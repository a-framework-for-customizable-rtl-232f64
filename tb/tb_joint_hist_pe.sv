// Testbench of joint_hist_pe (3-bit pixels, two counts per row, so a
// 64-bin histogram in 32 rows). Three images are streamed: one with long
// runs of equal pairs (accumulator hits), one of random pairs with an
// a-b-a pattern forced often (write-back forwarded to a simultaneous read),
// and one with idle gaps. After each image the drained histogram must equal
// the one counted here, must start 3 cycles after the last pair and last
// HS*HS/EPE cycles; running three images back to back also checks that the
// read-out clears the memory.
module tb_joint_hist_pe;
  localparam int unsigned IBW = 3, EPE = 2, CW = 10;
  localparam int unsigned NB = 1 << (2 * IBW), DEPTH = NB / EPE;

  logic clk = 1'b0, rst_n = 1'b0;
  always #5 clk = ~clk;
  logic in_v, in_l, ready, out_v, out_l;
  logic [IBW-1:0] r, f;
  logic [EPE-1:0][CW-1:0] cnt;

  joint_hist_pe #(.IBW(IBW), .EPE(EPE), .CW(CW)) dut (
    .clk, .rst_n, .in_valid_i(in_v), .ref_i(r), .flt_i(f), .in_last_i(in_l),
    .ready_o(ready), .out_valid_o(out_v), .out_cnt_o(cnt), .out_last_o(out_l));

  int checks = 0, failures = 0, cyc = 0;
  int unsigned hist [NB];
  int nbyp = 0, nhit = 0;
  always @(posedge clk) begin
    cyc++;
    if (rst_n && dut.s1_valid && dut.byp) nbyp++;
    if (rst_n && dut.s1_valid && dut.hit) nhit++;
  end

  task automatic send(input int mode, input int n);
    int unsigned pr, pf, a;
    int last_cyc, first_out, nbeat;
    foreach (hist[i]) hist[i] = 0;
    pr = 0; pf = 0; a = 0;
    for (int i = 0; i < n; i++) begin
      @(negedge clk);
      in_v = 0;
      if (mode == 2 && $urandom_range(0, 2) == 0) @(negedge clk);
      case (mode)
        0: if ($urandom_range(0, 5) == 0) begin pr = $urandom_range(0, 7); pf = $urandom_range(0, 7); end
        default: begin
          if (i % 3 == 2 && $urandom_range(0, 1) == 0) {pr, pf} = a;  // a b a
          else begin pr = $urandom_range(0, 7); pf = $urandom_range(0, 7); end
          if (i % 3 == 0) a = {pr, pf};
        end
      endcase
      in_v = 1; r = IBW'(pr); f = IBW'(pf); in_l = (i == n - 1);
      hist[pr * (1 << IBW) + pf]++;
    end
    last_cyc = cyc + 1;
    @(negedge clk) begin in_v = 0; in_l = 0; end
    first_out = -1; nbeat = 0;
    while (nbeat < int'(DEPTH)) begin
      @(posedge clk);
      #1;
      if (out_v) begin
        if (first_out < 0) first_out = cyc;
        for (int e = 0; e < int'(EPE); e++) begin
          checks++;
          if (cnt[e] != CW'(hist[nbeat * EPE + e])) begin
            failures++;
            $display("FAIL mode %0d bin %0d: %0d expected %0d", mode, nbeat * EPE + e, cnt[e], hist[nbeat * EPE + e]);
          end
        end
        checks++;
        if (out_l != (nbeat == int'(DEPTH) - 1)) begin failures++; $display("FAIL last flag"); end
        nbeat++;
      end
    end
    checks += 2;
    if (first_out - last_cyc != 3) begin failures++; $display("FAIL read-out started after %0d cycles", first_out - last_cyc); end
    if (cyc - first_out + 1 != int'(DEPTH)) begin failures++; $display("FAIL read-out took %0d cycles", cyc - first_out + 1); end
    @(negedge clk);
    while (!ready) @(negedge clk);
  endtask

  initial begin
    in_v = 0; in_l = 0; r = '0; f = '0;
    repeat (3) @(negedge clk);
    rst_n = 1;
    while (!ready) @(negedge clk);
    send(0, 300);
    send(1, 500);
    send(2, 400);
    $display("hits=%0d bypasses=%0d", nhit, nbyp);
    checks += 2;
    if (nhit == 0) begin failures++; $display("FAIL no hit"); end
    if (nbyp == 0) begin failures++; $display("FAIL no bypass"); end
    $display("TB_RESULT checks=%0d failures=%0d", checks, failures);
    $finish;
  end

  initial begin
    repeat (20000) @(posedge clk);
    failures++;
    $display("TB_RESULT checks=%0d failures=%0d", checks, failures);
    $finish;
  end
endmodule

- [What the task requires]: Using the listing above, find how many lines include "back"; reply with the number and no other words.

- [Answer section]: 2